Patel is the second woman in Indiana to be convicted of feticide, the first being Bei Bei Shuai in 2011, who had attempted suicide when she was eight months pregnant. She survived, but her daughter did not. The feticide charge in Shuai’s case was ultimately dropped after she accepted a plea bargain of criminal recklessness. Various commentators have noted it is perhaps not surprising both cases of feticide are against immigrant Asian women, from India and China, no less. These countries are marked as having little respect for sacred life because of the prevalence of sex selective abortions in India, and China’s long-standing single child policy. Widespread misogyny no doubt exists in these countries, but pervasive American beliefs about the moral failures of those nations are imputed to individual immigrant women from those countries, which ironically leads to the application of the American brand of misogyny, and condemnation of women as “baby-killers,” circulating at the very center of America’s heartland, Indiana.
Patel’s case is horrific, but how might the outcome have been different if she had access to easily available, affordable reproductive care, which I understand as far more comprehensive than simply abortion provision? What if women and children had the right to broad sex education including contraception and not just abstinence; deeper understanding about pregnancies; comprehensive, easily accessible and high quality prenatal care; equally excellent and accessible post-natal care; and, emotional support for mother and child?
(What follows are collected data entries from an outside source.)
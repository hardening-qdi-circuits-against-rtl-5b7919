// tb_dimxs_and_top_invc: end-to-end testbench of the RTO island built with
// the inverted C-element input border (BORDER_INV_C = 1). Apart from that
// parameter it is the same test as tb_dimxs_and_top.
//
// The testbench plays the RTZ environment around the island. Two senders
// place RTZ 1-of-2 operands on a_rtz and b_rtz; a receiver watches q_rtz,
// raises its acknowledge once a valid result is present, and lowers it once
// the spacer has come back, as in a 4-phase return-to-zero handshake. The
// senders only return to the spacer after the acknowledge rose and only
// send new data after it fell. Operand bits, the order in which the operands
// arrive and the order in which they leave are random, and each of the three
// directed rounds forces every combination once.
//
// Checks: every result equals the AND of the operand bits; q_rto is always
// the bitwise inverse of q_rtz; neither output ever shows an invalid
// codeword; the result is present only after both operands are, and the
// spacer only after both operands left. Counted mechanisms, each of which
// must occur: handshakes, results '0' and '1', every one of the eight
// non-spacer operand states of the gate's transition diagram, and memorising
// C-element states with the output held at 1 inside the RTO island. A
// watchdog ends the run if the handshake stalls.
`timescale 1ps / 1ps
module tb_dimxs_and_top_invc;
  import dual_rail_pkg::*;

  localparam int unsigned ROUNDS = 400;

  dr_t  a_rtz, b_rtz, q_rtz, q_rto;
  logic ack;
  int   checks = 0;
  int   failures = 0;
  int   handshakes = 0;
  int   results [2];
  int   op_state_seen [9];
  int   vuln_q1 = 0;

  dimxs_and_top #(.BORDER_INV_C(1'b1)) dut (.a_rtz(a_rtz), .b_rtz(b_rtz), .q_rtz(q_rtz), .q_rto(q_rto));

  task automatic check(input bit ok, input string what);
    checks++;
    if (!ok) begin
      failures++;
      $display("FAIL %s at %0t (a=%b b=%b q_rtz=%b q_rto=%b)", what, $time, a_rtz, b_rtz, q_rtz, q_rto);
    end
  endtask

  // Operand symbol index as in the transition diagram: 0 spacer, 1 '0', 2 '1'.
  function automatic int sym(dr_t w);
    if (rtz_is_spacer(w)) return 0;
    return rtz_value(w) ? 2 : 1;
  endfunction

  // Sample after every change: output relations and operand-state coverage.
  task automatic observe();
    logic [3:0] mx;
    logic [1:0] aw, bw;
    #5;
    check(q_rto == ~q_rtz, "output borders agree");
    check(q_rtz != 2'b11, "invalid RTZ codeword");
    op_state_seen[3 * sym(a_rtz) + sym(b_rtz)]++;
    // Memorising C-elements at the border (their RTZ inputs differ).
    mx = dut.g_invc_border.u_and.mx;
    aw = ~a_rtz;
    bw = ~b_rtz;
    for (int k = 0; k < 4; k++)
      if (aw[k / 2 == 1 ? 1 : 0] != bw[k % 2] && mx[k]) vuln_q1++;
    #5;
  endtask

  // Receiver: 4-phase RTZ acknowledge with completion detection on q_rtz.
  initial begin
    ack = 1'b0;
    forever begin
      wait (q_rtz.d1 != q_rtz.d0);
      #20 ack = 1'b1;
      wait (q_rtz == 2'b00);
      #20 ack = 1'b0;
      handshakes++;
    end
  end

  initial begin
    #50000000;
    failures++;
    $display("watchdog expired");
    $display("TB_RESULT checks=%0d failures=%0d", checks, failures);
    $finish;
  end

  initial begin
    logic va, vb;
    int   first_in, first_out;
    results = '{0, 0};
    op_state_seen = '{default: 0};
    a_rtz = RTZ_SPACER;
    b_rtz = RTZ_SPACER;
    observe();
    for (int r = 0; r < ROUNDS; r++) begin
      if (r < 12) begin
        // Directed: all bit pairs with each arrival/departure order.
        va = r[0];
        vb = r[1];
        first_in  = r / 4;          // 0: A first, 1: B first, 2: together
        first_out = (r / 4 + 1) % 3;
      end else begin
        va = 1'($urandom);
        vb = 1'($urandom);
        first_in  = $urandom_range(2);
        first_out = $urandom_range(2);
      end
      wait (!ack);
      // Operands arrive.
      case (first_in)
        0: begin a_rtz = rtz_encode(va); observe();
                 check(rtz_is_spacer(q_rtz), "no result from one operand");
                 b_rtz = rtz_encode(vb); end
        1: begin b_rtz = rtz_encode(vb); observe();
                 check(rtz_is_spacer(q_rtz), "no result from one operand");
                 a_rtz = rtz_encode(va); end
        default: begin a_rtz = rtz_encode(va); b_rtz = rtz_encode(vb); end
      endcase
      observe();
      check(rtz_is_data(q_rtz) && rtz_value(q_rtz) == (va & vb), "AND result");
      if (rtz_is_data(q_rtz)) results[rtz_value(q_rtz)]++;
      wait (ack);
      // Operands return to the spacer.
      case (first_out)
        0: begin a_rtz = RTZ_SPACER; observe();
                 check(rtz_is_data(q_rtz) && rtz_value(q_rtz) == (va & vb), "result held");
                 b_rtz = RTZ_SPACER; end
        1: begin b_rtz = RTZ_SPACER; observe();
                 check(rtz_is_data(q_rtz) && rtz_value(q_rtz) == (va & vb), "result held");
                 a_rtz = RTZ_SPACER; end
        default: begin a_rtz = RTZ_SPACER; b_rtz = RTZ_SPACER; end
      endcase
      observe();
      check(rtz_is_spacer(q_rtz), "spacer restored");
    end
    wait (!ack);
    #10;
    $display("handshakes=%0d results0=%0d results1=%0d memorising_q1=%0d",
             handshakes, results[0], results[1], vuln_q1);
    check(handshakes == ROUNDS, "handshake count");
    check(results[0] > 0, "result '0' produced");
    check(results[1] > 0, "result '1' produced");
    check(vuln_q1 > 0, "memorising states with output 1 reached");
    for (int s = 1; s < 9; s++) begin
      check(op_state_seen[s] > 0, "operand state of the transition diagram visited");
    end
    $display("TB_RESULT checks=%0d failures=%0d", checks, failures);
    $finish;
  end

endmodule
Infant mortality rates, defined as the number of deaths of children less than one year of age per 1,000 live births, are high in the U.S. A 2014 Centers for Disease Control and Prevention report says despite the fact healthcare spending is significantly higher than any other country in the world, a baby born here is less likely to see its first birthday than one born in Hungary, Poland, Slovakia, and Belarus. Infant mortality rates are an important indicator of a nation’s health because it is associated with maternal health, quality and access to medical care, and public health practices. Infant mortality rates are higher in Indiana than the national average, with far worse outcomes for black infants than others.
Maternal death is greater in the U.S. than in 40 other countries, including almost all other industrialized nations; and unsurprisingly, black women are four times more likely to die from pregnancy-related conditions when compared to white women. Admittedly Indiana is not as bad as Texas, Mississippi, or Louisiana in overall child well being, but more has to be done to support mothers in their mothering activities.
What does it mean to punish women for what their individual perceived moral failures, while remaining silent on the systemic failures that result in lack of support for women in their pregnancies, and after childbirth? And, given the abysmal ways by which Patel has been treated in Indiana, are we to believe her perhaps dead-at-birth son would have been treated any better if he had lived out his life as the brown child of an unmarried, immigrant woman?